While the report laid out a sneaky method for the final evisceration of Prop. 209, the Boalt conferees also called overtly for its extinction by lawsuit. And rather than repudiate this slap in the face to California’s electorate, UC president Robert Dynes merely offered tactical suggestions for how best to deal the blow. “I surely want to win the first [lawsuit], because if we lose the first one, we will take two to three steps back,” Dynes said, according to the Contra Costa Times. He added that the changing demographics of California—that is, the explosion of the Hispanic population—would eventually lead to the initiative’s repeal, even without a lawsuit.
Berkeley chancellor Birgeneau was less circumspect in displaying his moral superiority over the electorate. “I think 209 is profoundly wrong, morally wrong,” he told the enthusiastic conferees, the Contra Costa Times reported. “We can’t have a truly fair system until 209 is reversed.” He repeated this claim to California magazine in November: Because of the “reality of race in contemporary American society,” any institution will be “de facto . . . discriminating,” he said, unless it employs racial preferences. Obviously, this is a man whose moral acuity allows him to see things that the voters cannot. “You know, my underlying motivation is a very simple one,” he told the Berkleyan in October, “a deep-seated desire to see people treated fairly and equitably. It’s not more complicated than that.”
The push to manipulate academic standards continues. UCLA announced last fall that it would inject even more “holistic” methods into its admissions process, in response to student and “community” protests over low black enrollment. It was UCLA’s fault that so few blacks got into the school, the protesters charged; the administration agreed.

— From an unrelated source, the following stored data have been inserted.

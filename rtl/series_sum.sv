// series_sum: the "1 + SUM" adder, S = 1 + e + e^2 + e^3 + e^4.
//
// e arrives as an exact E_W-bit value with F fraction bits; its powers
// arrive exact from the squaring, cubing and fourth-power units with 2F, 3F
// and 4F fraction bits.  Each power is truncated to F fraction bits before
// the five operands are added, so S carries F fraction bits and lies in
// [1,2).  Truncation makes S at most 3 units of 2^-F smaller than the exact
// series sum.  The number of fraction bits kept is this design's choice.
//
// Interface: e and its three powers in, S (1 integer bit, F fraction bits)
// out.  Requires 4*E_W > 3*F, which holds whenever e has fewer than F/4
// leading zero bits (true for every practical table size).
// Timing: combinational.
module series_sum #(
  parameter int unsigned F   = nr4_div_pkg::N_DEFAULT + nr4_div_pkg::M_DEFAULT,
  parameter int unsigned E_W = F - nr4_div_pkg::e_lead_zeros(nr4_div_pkg::M_DEFAULT)
) (
  input  logic [E_W-1:0]   e,
  input  logic [2*E_W-1:0] e2,
  input  logic [3*E_W-1:0] e3,
  input  logic [4*E_W-1:0] e4,
  output logic [F:0]       s
);

  // Bits of each power that remain after dropping all but F fraction bits.
  localparam int unsigned W2 = 2 * E_W - F;
  localparam int unsigned W3 = 3 * E_W - 2 * F;
  localparam int unsigned W4 = 4 * E_W - 3 * F;

  logic [W2-1:0] e2_t;
  logic [W3-1:0] e3_t;
  logic [W4-1:0] e4_t;

  always_comb begin
    e2_t = e2[2*E_W-1 -: W2];
    e3_t = e3[3*E_W-1 -: W3];
    e4_t = e4[4*E_W-1 -: W4];
    s = ((F + 1)'(1) << F) + (F + 1)'(e) + (F + 1)'(e2_t)
      + (F + 1)'(e3_t) + (F + 1)'(e4_t);
  end

endmodule
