// tb_series_sum: random values of e with their exact powers formed by
// multiplication; the expected S adds 1, e and each power truncated to F
// fraction bits.  Also checks the sum against the closed form
// (1 - e^5)/(1 - e) in real arithmetic, to within the truncation error.
module tb_series_sum;
  localparam int unsigned F   = 29;
  localparam int unsigned E_W = 25;

  logic [E_W-1:0]   e;
  logic [2*E_W-1:0] e2;
  logic [3*E_W-1:0] e3;
  logic [4*E_W-1:0] e4;
  logic [F:0]       s;
  int checks = 0, failures = 0;

  series_sum #(.F(F), .E_W(E_W)) dut (.e(e), .e2(e2), .e3(e3), .e4(e4), .s(s));

  initial begin
    #1000000;
    failures++;
    $display("TB_RESULT checks=%0d failures=%0d", checks, failures);
    $finish;
  end

  initial begin
    logic [127:0] w, w2, w3, w4, exp_s;
    real er, sr;
    for (int n = 0; n < 2000; n++) begin
      if (n == 0)      e = '1;
      else if (n == 1) e = '0;
      else             e = E_W'($urandom);
      w  = 128'(e);
      w2 = w * w;
      w3 = w2 * w;
      w4 = w3 * w;
      e2 = w2[2*E_W-1:0];
      e3 = w3[3*E_W-1:0];
      e4 = w4[4*E_W-1:0];
      #1;
      exp_s = (128'(1) << F) + w + (w2 >> F) + (w3 >> (2*F)) + (w4 >> (3*F));
      checks++;
      if (128'(s) != exp_s) begin
        failures++;
        if (failures < 10) $display("FAIL e=%h s=%h expected %h", e, s, exp_s);
      end
      er = real'(e) / (2.0 ** F);
      sr = (1.0 - er**5) / (1.0 - er);
      checks++;
      if (sr - real'(s) / (2.0 ** F) > 3.01 / (2.0 ** F) || sr - real'(s) / (2.0 ** F) < -1.0e-12) begin
        failures++;
        if (failures < 10) $display("FAIL e=%h s=%h off closed form %f", e, s, sr);
      end
    end
    $display("TB_RESULT checks=%0d failures=%0d", checks, failures);
    $finish;
  end
endmodule
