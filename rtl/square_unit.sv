// square_unit: parallel squaring unit built from a reduced partial product
// array (RPPA).
//
// The full partial product array of a*a holds every product a_i a_j at
// column i+j.  Two identities shrink it: a_i a_i = a_i, so each diagonal
// term becomes the single bit a_i at column 2i, and a_i a_j + a_j a_i =
// 2 a_i a_j, so each pair of matched off-diagonal terms becomes one term
// a_i a_j (i < j) moved one column left, to column i+j+1.  The reduction
// rule is the design description's.  The reduced array is written as rows:
// one row holding every a_i at column 2i, and for each i one row
// a_i & a[W-1:i+1] starting at column 2i+2.  Adding the rows is left to
// synthesis, which maps it onto a compressor tree.
//
// Interface: W-bit unsigned operand in, exact 2W-bit square out.
// Timing: combinational.
module square_unit #(
  parameter int unsigned W = 24
) (
  input  logic [W-1:0]   a,
  output logic [2*W-1:0] p
);

  localparam int unsigned PW = 2 * W;

  logic [PW-1:0] diag;     // a_i at column 2i
  logic [PW-1:0] row [W];  // reduced two-different terms of bit i

  always_comb begin
    diag = '0;
    for (int unsigned i = 0; i < W; i++) diag[2*i] = a[i];
  end

  for (genvar gi = 0; gi < W; gi++) begin : g_row
    // Bits above i, gated by a_i, weight 2: a_i a_j lands at column i+j+1.
    logic [W-1:0] upper;
    assign upper      = a & ~((W'(1) << (gi + 1)) - W'(1));
    assign row[gi]    = {PW{a[gi]}} & (PW'(upper) << (gi + 1));
  end

  always_comb begin
    p = diag;
    for (int unsigned i = 0; i < W; i++) p = p + row[i];
  end

endmodule
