// nr4_divider: fourth-order Newton-Raphson divider with parallel powering
// units.
//
// The quotient of two normalised mantissas is computed in a single
// Newton-Raphson step of fourth order,
//     q = a/b = aX [1 + e + e^2 + e^3 + e^4],   e = 1 - bX,
// where X is a short reciprocal seed read from a table.  Because
// 1 - e^5 = (1 - e)(1 + e + ... + e^4) and bX = 1 - e, the result equals
// (a/b)(1 - e^5): the relative error is e^5.  Instead of forming the powers
// one after another with multipliers, e^2, e^3 and e^4 are produced side by
// side by dedicated squaring, cubing and fourth-power units, each as fast
// as one multiplication, so the divide takes a table lookup plus three
// multiply times.
//
// Pipeline (one operation accepted per cycle, result three cycles later):
//   stage 1: table lookup, e = 1 - bX (fused multiply-subtract) and a*X in
//            parallel                                     -> register
//   stage 2: e^2, e^3, e^4 in parallel                    -> register
//   stage 3: S = 1 + e + e^2 + e^3 + e^4 and q = (aX)*S   -> register
// The data flow and the three multiply times follow the design description;
// placing one register after each multiply time, the active-low
// asynchronous reset and the valid flag are this design's choices.
//
// Interface: a and b are N-bit mantissas with their leading one (format
// 1.(N-1), value in [1,2)), sampled when in_valid is high.  q has the same
// format and is truncated, so it never exceeds a/b; it lies in (1/2,2).
// out_valid marks q three clock cycles after the operands were taken.
// With the default table (M = 5) the error e^5 is below 2^-22.7 relative;
// with the final truncation q is within 4 units of 2^-(N-1) below a/b.
module nr4_divider #(
  parameter int unsigned N = nr4_div_pkg::N_DEFAULT,
  parameter int unsigned M = nr4_div_pkg::M_DEFAULT
) (
  input  logic         clk,
  input  logic         rst_n,
  input  logic         in_valid,
  input  logic [N-1:0] a,
  input  logic [N-1:0] b,
  output logic         out_valid,
  output logic [N-1:0] q
);

  localparam int unsigned F   = N + M;                            // fraction bits of e, aX, S
  localparam int unsigned E_W = F - nr4_div_pkg::e_lead_zeros(M); // carried bits of e

  typedef struct packed {
    logic           valid;
    logic [E_W-1:0] e;
    logic [F:0]     ax;
  } stage1_t;

  typedef struct packed {
    logic             valid;
    logic [E_W-1:0]   e;
    logic [2*E_W-1:0] e2;
    logic [3*E_W-1:0] e3;
    logic [4*E_W-1:0] e4;
    logic [F:0]       ax;
  } stage2_t;

  // ---------------- stage 1: lookup, 1 - bX, a*X ----------------
  logic [M-1:0]   rom_word;
  logic [M:0]     x;
  logic [E_W-1:0] e_c;
  logic [F:0]     ax_c;

  recip_rom #(.M(M)) u_rom (
    .addr (b[N-2 -: M]),
    .word (rom_word)
  );

  assign x = {1'b1, rom_word};

  one_minus_bx #(.N(N), .M(M), .E_W(E_W)) u_one_minus_bx (
    .b (b),
    .x (x),
    .e (e_c)
  );

  ax_mult #(.N(N), .M(M)) u_ax_mult (
    .a  (a),
    .x  (x),
    .ax (ax_c)
  );

  stage1_t s1;

  always_ff @(posedge clk or negedge rst_n) begin
    if (!rst_n) begin
      s1 <= '0;
    end else begin
      s1.valid <= in_valid;
      if (in_valid) begin
        s1.e  <= e_c;
        s1.ax <= ax_c;
      end
    end
  end

  // ---------------- stage 2: parallel powering units ----------------
  logic [2*E_W-1:0] e2_c;
  logic [3*E_W-1:0] e3_c;
  logic [4*E_W-1:0] e4_c;

  square_unit #(.W(E_W)) u_square (.a(s1.e), .p(e2_c));
  cube_unit   #(.W(E_W)) u_cube   (.a(s1.e), .p(e3_c));
  pow4_unit   #(.W(E_W)) u_pow4   (.a(s1.e), .p(e4_c));

  stage2_t s2;

  always_ff @(posedge clk or negedge rst_n) begin
    if (!rst_n) begin
      s2 <= '0;
    end else begin
      s2.valid <= s1.valid;
      if (s1.valid) begin
        s2.e  <= s1.e;
        s2.e2 <= e2_c;
        s2.e3 <= e3_c;
        s2.e4 <= e4_c;
        s2.ax <= s1.ax;
      end
    end
  end

  // ---------------- stage 3: 1 + SUM and the final multiply ----------------
  logic [F:0]   s_c;
  logic [N-1:0] q_c;

  series_sum #(.F(F), .E_W(E_W)) u_series_sum (
    .e  (s2.e),
    .e2 (s2.e2),
    .e3 (s2.e3),
    .e4 (s2.e4),
    .s  (s_c)
  );

  final_mult #(.N(N), .F(F)) u_final_mult (
    .ax (s2.ax),
    .s  (s_c),
    .q  (q_c)
  );

  always_ff @(posedge clk or negedge rst_n) begin
    if (!rst_n) begin
      out_valid <= 1'b0;
      q         <= '0;
    end else begin
      out_valid <= s2.valid;
      if (s2.valid) q <= q_c;
    end
  end

  // Operands must be normalised: the table is addressed by the bits after
  // the leading one, and the seed is only valid for b in [1,2).
  always_ff @(posedge clk) begin
    if (rst_n && in_valid)
      a_operands_normalised: assert (a[N-1] && b[N-1])
        else $error("nr4_divider: operand without its leading one");
  end

endmodule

Expect the University of Michigan, deprived this November of the explicit use of race in admissions by another of Ward Connerly’s anti-preference initiatives, to follow California’s lead. Its president, Mary Sue Coleman, reacted with rage to the voters’ overwhelming 58 to 42 percent desire for colorblindness. “I am standing here today to tell you that I will not allow this university to go down the path of mediocrity,” she vowed, in classic diversity-speak, the day after the vote. Parroting the UC line, she claimed that Prop. 209 had been a “horribly failed experiment that has dramatically weakened the diversity of the state’s most selective universities.” The University of Michigan will surely discover within the next year that coming from a single-parent family or a class of low-performing students should be considered an academic qualification for studying at Ann Arbor.
Yet for all the evasions of the political and educational elites, the growing anti-preference push, with initiatives contemplated in several more states in 2008, could be one of the most important populist movements of recent years. Racial manipulation, while not eliminated from California, has been greatly reduced, a sea change that never would have happened without Prop. 209. One goal of the movement—the elimination of the academic achievement gap by setting a single standard of achievement for all to meet—remains elusive. But Ward Connerly’s courageous pursuit of a government that ignores race is delivering on the most fundamental promise of the American Constitution: equal treatment for all.